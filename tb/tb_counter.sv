// tb_counter: self-checking test of the loadable up/down counter.
// Applies random clear / load / increment / decrement commands (often several
// at once, to exercise the priority order) and compares the count with a
// model after every clock edge, including wrap-around at both ends.
module tb_counter;
  localparam int unsigned W = 5;
  logic clk = 0, rst_n = 0;
  logic clr, load, inc, dec;
  logic [W-1:0] load_val, q;
  int checks = 0, failures = 0;
  int unsigned model;

  counter #(.W(W)) dut (.*);

  always #5 clk = ~clk;

  initial begin
    repeat (20000) @(posedge clk);
    failures++;
    $display("TB_RESULT checks=%0d failures=%0d", checks, failures);
    $finish;
  end

  initial begin
    {clr, load, inc, dec} = '0;
    load_val = '0;
    model = 0;
    repeat (2) @(posedge clk);
    #1 rst_n = 1;
    checks++; if (q !== '0) begin failures++; $display("reset value %0d", q); end
    for (int k = 0; k < 4000; k++) begin
      @(negedge clk);
      clr  = ($urandom_range(0, 15) == 0);
      load = ($urandom_range(0, 7) == 0);
      inc  = $urandom_range(0, 1);
      dec  = $urandom_range(0, 1);
      load_val = W'($urandom);
      if (clr)       model = 0;
      else if (load) model = load_val;
      else if (inc)  model = (model + 1) % (1 << W);
      else if (dec)  model = (model + (1 << W) - 1) % (1 << W);
      @(posedge clk); #1;
      checks++;
      if (q !== W'(model)) begin
        failures++;
        if (failures < 10) $display("k=%0d q=%0d expected %0d", k, q, model);
      end
    end
    $display("TB_RESULT checks=%0d failures=%0d", checks, failures);
    $finish;
  end
endmodule
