// sort_ctrl: main controller of the sorting system.
//
// It runs the round the system is built for: receive, sort, send.
//   RECV  Bytes from the serial receiver are gathered into readings of
//         DATA_W bits, most significant byte first. Each complete reading
//         is written at the next address of both memories at once (one per
//         sorter, so both sorters can work on the same data at the same
//         time). When n_cfg readings are stored the round moves on. n_cfg is
//         sampled at the first byte of a round; 0 or more than DEPTH means
//         DEPTH.
//   START One-cycle start pulse to both sorters together; their run-time
//         counters are cleared.
//   SORT  While a sorter is busy its run-time counter counts clock cycles.
//         The controller waits until both have finished. In this state the
//         sorters own the memory ports (sorting is high).
//   SEND  The sorted readings of the memory chosen by tx_sel (0: insertion
//         sorter, 1: bubble sorter, sampled on entry) are sent out through
//         the serial transmitter, most significant byte first, address 0
//         first. Then round_done pulses and a new round begins.
// The byte order, the separate memory per sorter, the run-time counters and
// sending the result back are this design's own choices.
module sort_ctrl #(
  parameter int unsigned DEPTH  = 40,
  parameter int unsigned DATA_W = 16,
  parameter int unsigned ADDR_W = (DEPTH < 2) ? 1 : $clog2(DEPTH),
  parameter int unsigned CNT_W  = (DEPTH < 2) ? 1 : $clog2(DEPTH + 1),
  parameter int unsigned TIME_W = 32
) (
  input  logic              clk,
  input  logic              rst_n,
  input  logic [CNT_W-1:0]  n_cfg,
  input  logic              tx_sel,
  // serial receiver
  input  logic              rx_valid,
  input  logic [7:0]        rx_data,
  // serial transmitter
  output logic              tx_valid,
  output logic [7:0]        tx_data,
  input  logic              tx_ready,
  // memory side (used while sorting is low)
  output logic [ADDR_W-1:0] mem_addr,
  output logic              mem_we,
  output logic [DATA_W-1:0] mem_wdata,
  input  logic [DATA_W-1:0] ins_rdata,
  input  logic [DATA_W-1:0] bub_rdata,
  // sorters
  output logic              sort_start,
  output logic [CNT_W-1:0]  sort_n,
  output logic              sorting,
  input  logic              ins_busy,
  input  logic              ins_done,
  input  logic              bub_busy,
  input  logic              bub_done,
  // status
  output logic [TIME_W-1:0] ins_cycles,
  output logic [TIME_W-1:0] bub_cycles,
  output logic              round_done
);

  localparam int unsigned NB = DATA_W / 8;                 // bytes per reading
  localparam int unsigned BW = (NB < 2) ? 1 : $clog2(NB);

  typedef enum logic [1:0] {S_RECV, S_START, S_SORT, S_SEND} state_t;

  state_t            state;
  logic [CNT_W-1:0]  n_q;
  logic [CNT_W-1:0]  widx;       // reading index (receive and send)
  logic [BW-1:0]     bidx;       // byte index within a reading
  logic [DATA_W-1:0] word;       // reading being assembled
  logic              wr_pend;    // a complete reading waits to be written
  logic              ins_fin, bub_fin;
  logic              sel_q;

  // effective number of readings for a new round
  logic [CNT_W-1:0] n_eff;
  always_comb begin
    if (n_cfg == '0 || 32'(n_cfg) > DEPTH) n_eff = CNT_W'(DEPTH);
    else                                   n_eff = n_cfg;
  end

  logic [DATA_W-1:0] rd_word;
  assign rd_word = sel_q ? bub_rdata : ins_rdata;

  always_comb begin
    mem_we    = wr_pend;
    mem_wdata = word;
    mem_addr  = ADDR_W'(widx);
    tx_valid  = (state == S_SEND);
    tx_data   = rd_word[DATA_W - 1 - 8 * int'(bidx) -: 8];
  end

  assign sort_start = (state == S_START);
  assign sort_n     = n_q;
  assign sorting    = (state == S_START) || (state == S_SORT);

  always_ff @(posedge clk or negedge rst_n) begin
    if (!rst_n) begin
      state      <= S_RECV;
      n_q        <= CNT_W'(DEPTH);
      widx       <= '0;
      bidx       <= '0;
      word       <= '0;
      wr_pend    <= 1'b0;
      ins_fin    <= 1'b0;
      bub_fin    <= 1'b0;
      sel_q      <= 1'b0;
      ins_cycles <= '0;
      bub_cycles <= '0;
      round_done <= 1'b0;
    end else begin
      round_done <= 1'b0;
      unique case (state)
        S_RECV: begin
          if (wr_pend) begin
            // the reading is written this cycle
            wr_pend <= 1'b0;
            if (widx + CNT_W'(1) == n_q) begin
              widx  <= '0;
              state <= S_START;
            end else widx <= widx + CNT_W'(1);
          end else if (rx_valid) begin
            if (widx == '0 && bidx == '0) n_q <= n_eff;
            word <= DATA_W'({word, rx_data});   // shift in, MSB first
            if (32'(bidx) == NB - 1) begin
              bidx    <= '0;
              wr_pend <= 1'b1;
            end else bidx <= bidx + BW'(1);
          end
        end
        S_START: begin
          ins_cycles <= '0;
          bub_cycles <= '0;
          ins_fin    <= 1'b0;
          bub_fin    <= 1'b0;
          state      <= S_SORT;
        end
        S_SORT: begin
          if (ins_busy) ins_cycles <= ins_cycles + TIME_W'(1);
          if (bub_busy) bub_cycles <= bub_cycles + TIME_W'(1);
          if (ins_done) ins_fin <= 1'b1;
          if (bub_done) bub_fin <= 1'b1;
          if ((ins_fin || ins_done) && (bub_fin || bub_done)) begin
            sel_q <= tx_sel;
            widx  <= '0;
            bidx  <= '0;
            state <= S_SEND;
          end
        end
        S_SEND: begin
          if (tx_ready) begin
            if (32'(bidx) == NB - 1) begin
              bidx <= '0;
              if (widx + CNT_W'(1) == n_q) begin
                widx       <= '0;
                round_done <= 1'b1;
                state      <= S_RECV;
              end else widx <= widx + CNT_W'(1);
            end else bidx <= bidx + BW'(1);
          end
        end
        default: state <= S_RECV;
      endcase
    end
  end

  // a reading must never be written while the sorters own the memories
  a_no_write_while_sorting: assert property (@(posedge clk) disable iff (!rst_n)
    sorting |-> !mem_we);

endmodule
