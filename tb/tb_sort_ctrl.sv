// tb_sort_ctrl: self-checking test of the main controller.
// The serial receiver and transmitter are replaced by byte-level handshakes
// and the two sorters by testbench processes that stay busy for a chosen
// number of cycles and rearrange the testbench memories (ascending for the
// insertion side, descending for the bubble side, so the two are told
// apart). Checks, per round: every reading is assembled from its bytes and
// written at the right address; one start pulse with the right count; the
// run-time counters equal the busy times; the bytes sent are the readings of
// the memory chosen by tx_sel, in order, most significant byte first, under
// random transmitter back-pressure; round_done pulses once. Rounds use
// n_cfg values inside the range, 0 and above DEPTH (both meaning DEPTH).
module tb_sort_ctrl;
  localparam int unsigned DEPTH = 8, DW = 16, AW = 3, CW = 4;
  logic clk = 0, rst_n = 0;
  logic [CW-1:0] n_cfg;
  logic tx_sel;
  logic rx_valid;
  logic [7:0] rx_data;
  logic tx_valid, tx_ready;
  logic [7:0] tx_data;
  logic [AW-1:0] mem_addr;
  logic mem_we;
  logic [DW-1:0] mem_wdata, ins_rdata, bub_rdata;
  logic sort_start, sorting;
  logic [CW-1:0] sort_n;
  logic ins_busy = 0, ins_done = 0, bub_busy = 0, bub_done = 0;
  logic [31:0] ins_cycles, bub_cycles;
  logic round_done;
  int checks = 0, failures = 0;

  sort_ctrl #(.DEPTH(DEPTH), .DATA_W(DW)) dut (.*);

  always #5 clk = ~clk;

  logic [DW-1:0] ins_mem [DEPTH], bub_mem [DEPTH];
  logic [DW-1:0] sent [DEPTH];
  assign ins_rdata = ins_mem[mem_addr];
  assign bub_rdata = bub_mem[mem_addr];

  int n_start, n_round_done, n_write, bad_write;
  logic [7:0] txq [$];
  always @(posedge clk) begin
    if (mem_we) begin
      n_write++;
      ins_mem[mem_addr] <= mem_wdata;
      bub_mem[mem_addr] <= mem_wdata;
      if (sorting) bad_write++;
    end
    if (sort_start) n_start++;
    if (round_done) n_round_done++;
    if (tx_valid && tx_ready) txq.push_back(tx_data);
  end

  // transmitter back-pressure
  always @(negedge clk) tx_ready <= ($urandom_range(0, 3) == 0);

  initial begin
    repeat (200000) @(posedge clk);
    failures++;
    $display("TB_RESULT checks=%0d failures=%0d", checks, failures);
    $finish;
  end

  // fake sorter: busy for len cycles, done in the last one
  task automatic fake_sort(input int len, input bit is_ins);
    for (int c = 0; c < len; c++) begin
      if (is_ins) begin ins_busy = 1; ins_done = (c == len - 1); end
      else        begin bub_busy = 1; bub_done = (c == len - 1); end
      @(negedge clk);
    end
    if (is_ins) begin ins_busy = 0; ins_done = 0; end
    else        begin bub_busy = 0; bub_done = 0; end
  endtask

  task automatic round(input int cfg, input bit sel);
    int n, len_i, len_b;
    logic [DW-1:0] tmp;
    logic [DW-1:0] exp_mem [DEPTH];
    n = (cfg == 0 || cfg > DEPTH) ? DEPTH : cfg;
    n_cfg = CW'(cfg); tx_sel = sel;
    n_start = 0; n_round_done = 0; n_write = 0; bad_write = 0;
    txq.delete();
    for (int k = 0; k < n; k++) begin
      sent[k] = DW'($urandom);
      for (int b = DW / 8 - 1; b >= 0; b--) begin
        repeat ($urandom_range(1, 6)) @(negedge clk);
        rx_data = sent[k][8 * b +: 8]; rx_valid = 1;
        @(negedge clk); rx_valid = 0;
      end
    end
    while (!sort_start) @(negedge clk);
    checks++;
    if (sort_n != CW'(n)) begin failures++; $display("sort_n %0d expected %0d", sort_n, n); end
    checks++;
    if (n_write != n) begin failures++; $display("%0d writes, expected %0d", n_write, n); end
    for (int k = 0; k < n; k++) begin
      checks++;
      if (ins_mem[k] !== sent[k] || bub_mem[k] !== sent[k]) begin
        failures++; $display("word %0d stored %h/%h expected %h", k, ins_mem[k], bub_mem[k], sent[k]);
      end
    end
    // a byte arriving while the sorters run is dropped
    rx_data = 8'hA5; rx_valid = 1;
    @(negedge clk); rx_valid = 0;
    // sorters: rearrange memories, then report busy for chosen times
    for (int a = 0; a < n; a++)
      for (int b = a + 1; b < n; b++) begin
        if (ins_mem[b] < ins_mem[a]) begin tmp = ins_mem[a]; ins_mem[a] = ins_mem[b]; ins_mem[b] = tmp; end
        if (bub_mem[b] > bub_mem[a]) begin tmp = bub_mem[a]; bub_mem[a] = bub_mem[b]; bub_mem[b] = tmp; end
      end
    len_i = $urandom_range(1, 60);
    len_b = $urandom_range(1, 60);
    fork
      fake_sort(len_i, 1'b1);
      fake_sort(len_b, 1'b0);
    join
    for (int k = 0; k < n; k++) exp_mem[k] = sel ? bub_mem[k] : ins_mem[k];
    while (!round_done) @(negedge clk);
    checks++;
    if (ins_cycles != 32'(len_i) || bub_cycles != 32'(len_b)) begin
      failures++; $display("cycles %0d/%0d expected %0d/%0d", ins_cycles, bub_cycles, len_i, len_b);
    end
    checks++;
    if (n_start != 1 || bad_write != 0) begin failures++; $display("starts %0d, writes while sorting %0d", n_start, bad_write); end
    checks++;
    if (txq.size() != n * DW / 8) begin failures++; $display("sent %0d bytes", txq.size()); end
    else
      for (int k = 0; k < n; k++) begin
        checks++;
        if ({txq[2 * k], txq[2 * k + 1]} !== exp_mem[k]) begin
          failures++; $display("tx word %0d %h%h expected %h", k, txq[2 * k], txq[2 * k + 1], exp_mem[k]);
        end
      end
    @(negedge clk);
    checks++;
    if (n_round_done != 1) begin failures++; $display("round_done %0d", n_round_done); end
  endtask

  initial begin
    n_cfg = '0; tx_sel = 0; rx_valid = 0; rx_data = '0;
    repeat (3) @(posedge clk);
    rst_n = 1;
    repeat (2) @(posedge clk);
    round(5, 0);
    round(5, 1);
    round(0, 0);
    round(12, 1);
    round(1, 0);
    for (int r = 0; r < 10; r++) round($urandom_range(1, DEPTH), 1'($urandom));
    $display("TB_RESULT checks=%0d failures=%0d", checks, failures);
    $finish;
  end
endmodule
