// sort_ram: single-port buffer memory for the sensor readings.
//
// Modelled as distributed (LUT) memory: the write is synchronous, the read is
// asynchronous, so rdata shows mem[addr] in the same cycle the address is
// applied. One port serves both writes and reads; the sorter that owns the
// memory reads one word per cycle and writes one word per cycle. Contents are
// not reset: every word is written before it is read.
module sort_ram #(
  parameter int unsigned DEPTH  = 40,
  parameter int unsigned DATA_W = 16,
  parameter int unsigned ADDR_W = (DEPTH < 2) ? 1 : $clog2(DEPTH)
) (
  input  logic              clk,
  input  logic [ADDR_W-1:0] addr,
  input  logic              we,
  input  logic [DATA_W-1:0] wdata,
  output logic [DATA_W-1:0] rdata
);

  logic [DATA_W-1:0] mem [DEPTH];

  always_ff @(posedge clk) begin
    if (we && (32'(addr) < DEPTH)) mem[addr] <= wdata;
  end

  assign rdata = (32'(addr) < DEPTH) ? mem[addr] : '0;

endmodule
============
=== Aim of the task ===
For each line in the data that contains the string "counters", give a copy of that line.

=== Task result ===
//         counters are cleared.
// The byte order, the separate memory per sorter, the run-time counters and
// run-time counters equal the busy times; the bytes sent are the readings of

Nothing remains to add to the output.